If the grandchildren are coming for supper that means one thing: macaroni and cheese, and a hot dog with a generous side of pickles.
While still in my quiet muse, the front doorbell rang once and then the door exploded with excited greetings as both grandchildren told me that they had come to spend the night."
Spending the night at grandma and grandpa's house is one of the great adventures in a young child's life. No child should ever grow up without this crucial rite of passage.
For one thing, the rules are different. Nobody has to finish everything on the plate (especially the broccoli) and candy is a given.
While eating, I thought about what to do after supper. How would we entertain the children?
Then it occurred to me. The perfect solution for our evening's entertainment was a special video movie from my library.
I thought they were old enough to see this exceptional movie. After all, four- and six-year-olds are a lot more mature these days and can handle the heavy-duty stuff.
Today, many videos are not fit to watch as a family. At least not something I want to sit and watch with my grandchildren.

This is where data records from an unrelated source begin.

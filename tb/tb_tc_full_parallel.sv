// tb_tc_full_parallel: streams random vector pairs (full 16-bit range, so
// both saturation points are hit) into a DIN=4, DOUT=4 full-parallel node
// with random gaps and random enable stalls. Every result is compared with
// the reference contraction and must appear exactly
// ttn_pkg::fp_node_latency enabled cycles after its input.
module tb_tc_full_parallel;
  import ttn_pkg::*;
  import ttn_ref_pkg::*;
  localparam int DIN = 4, DOUT = 4, W = 16, FRAC = 14, DSP_LAT = 3;
  localparam int LAT = fp_node_latency(DIN, DSP_LAT);

  logic clk = 0, rst_n = 0, en = 1, in_valid = 0, out_valid;
  logic signed [W-1:0] x [DIN], y [DIN], v [DOUT][DIN][DIN], z [DOUT];
  int checks = 0, failures = 0, n_in = 0, n_out = 0, n_stall = 0, n_sat = 0;
  longint vflat [];
  longint exp_q [$][];
  int     stamp_q [$];
  int     ecnt = 0;

  tc_full_parallel #(.DIN(DIN), .DOUT(DOUT), .W(W), .FRAC(FRAC), .DSP_LAT(DSP_LAT))
    dut (.clk, .rst_n, .en, .in_valid, .x, .y, .v, .out_valid, .z);

  always #5 clk = ~clk;

  initial begin
    #200000;
    failures++;
    $display("watchdog expired");
    $display("TB_RESULT checks=%0d failures=%0d", checks, failures);
    $finish;
  end

  initial begin
    longint xa[], ya[], ze[];
    vflat = new[DOUT * DIN * DIN];
    for (int q = 0; q < DOUT * DIN * DIN; q++) begin
      vflat[q] = (q < 4) ? 32767 : longint'(W'($urandom) >>> ($urandom % 3)) ;
      vflat[q] = longint'($signed(W'(vflat[q])));
      v[q / (DIN * DIN)][(q / DIN) % DIN][q % DIN] = W'(vflat[q]);
    end
    xa = new[DIN]; ya = new[DIN];
    for (int j = 0; j < DIN; j++) begin x[j] = 0; y[j] = 0; end
    repeat (3) @(posedge clk);
    rst_n = 1;
    #1;
    for (int t = 0; t < 1500; t++) begin
      in_valid = ($urandom % 10) < 7;
      en       = (t < 200) ? 1'b1 : (($urandom % 10) < 8);
      for (int j = 0; j < DIN; j++) begin
        x[j] = (t % 50 == 7) ? 16'sh7fff : W'($urandom);
        y[j] = (t % 50 == 7) ? 16'sh7fff : W'($urandom);
        xa[j] = x[j]; ya[j] = y[j];
      end
      if (in_valid && en) begin
        contract(DIN, DOUT, xa, ya, vflat, W, FRAC, ze);
        exp_q.push_back(ze);
        stamp_q.push_back(ecnt);
        n_in++;
        for (int i = 0; i < DOUT; i++) if (ze[i] == 32767 || ze[i] == -32768) n_sat++;
      end
      if (!en) n_stall++;
      @(posedge clk);
      if (en) ecnt++;
      #1;
      if (en && out_valid) begin
        checks++;
        if (exp_q.size() == 0) begin
          failures++; $display("unexpected output t=%0d", t);
        end else begin
          ze = exp_q.pop_front();
          if (ecnt - stamp_q.pop_front() != LAT) begin
            failures++; $display("latency wrong t=%0d", t);
          end
          for (int i = 0; i < DOUT; i++)
            if (longint'(z[i]) != ze[i]) begin
              failures++; $display("t=%0d z[%0d]=%0d exp %0d", t, i, z[i], ze[i]);
            end
          n_out++;
        end
      end
    end
    in_valid = 0; en = 1;
    repeat (LAT + 2) begin
      @(posedge clk); ecnt++; #1;
      if (out_valid) begin
        checks++;
        ze = exp_q.pop_front();
        void'(stamp_q.pop_front());
        for (int i = 0; i < DOUT; i++) if (longint'(z[i]) != ze[i]) failures++;
        n_out++;
      end
    end
    checks++;
    if (n_out != n_in || exp_q.size() != 0) begin
      failures++; $display("in %0d out %0d", n_in, n_out);
    end
    checks++;
    if (n_stall == 0 || n_sat == 0) begin failures++; $display("stall/sat not exercised"); end
    $display("inputs=%0d stalls=%0d saturated=%0d", n_in, n_stall, n_sat);
    $display("TB_RESULT checks=%0d failures=%0d", checks, failures);
    $finish;
  end
endmodule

But this movie would be the perfect choice.
Grandma rustled up some popcorn while I got the movie ready. I know I do not have to tell you the title of this movie, but for those who might be experiencing a "senior moment" let me tell you.
The one, the only choice of the evening was "Old Yeller."
If anything can bridge the generation gap, it is "Old Yeller." For the 84 minutes of that movie, we were all glued to the screen.
The little ones were experiencing this classic for the first time as the older ones were remembering the magic from days long gone.
How wonderful to see my grandchildren enjoy their first experience of something that has been special to me for many years.
Few experiences rise above the infamous generation gap. One such experience is spiritual.
The Apostle Paul recognized this in Timothy. "And that from a child thou hast known the holy scriptures, which are able to make thee wise unto salvation through faith which is in Christ Jesus." (2 Timothy 3:15 KJV.)
A personal experience with Jesus Christ is the experience of a lifetime, and beyond.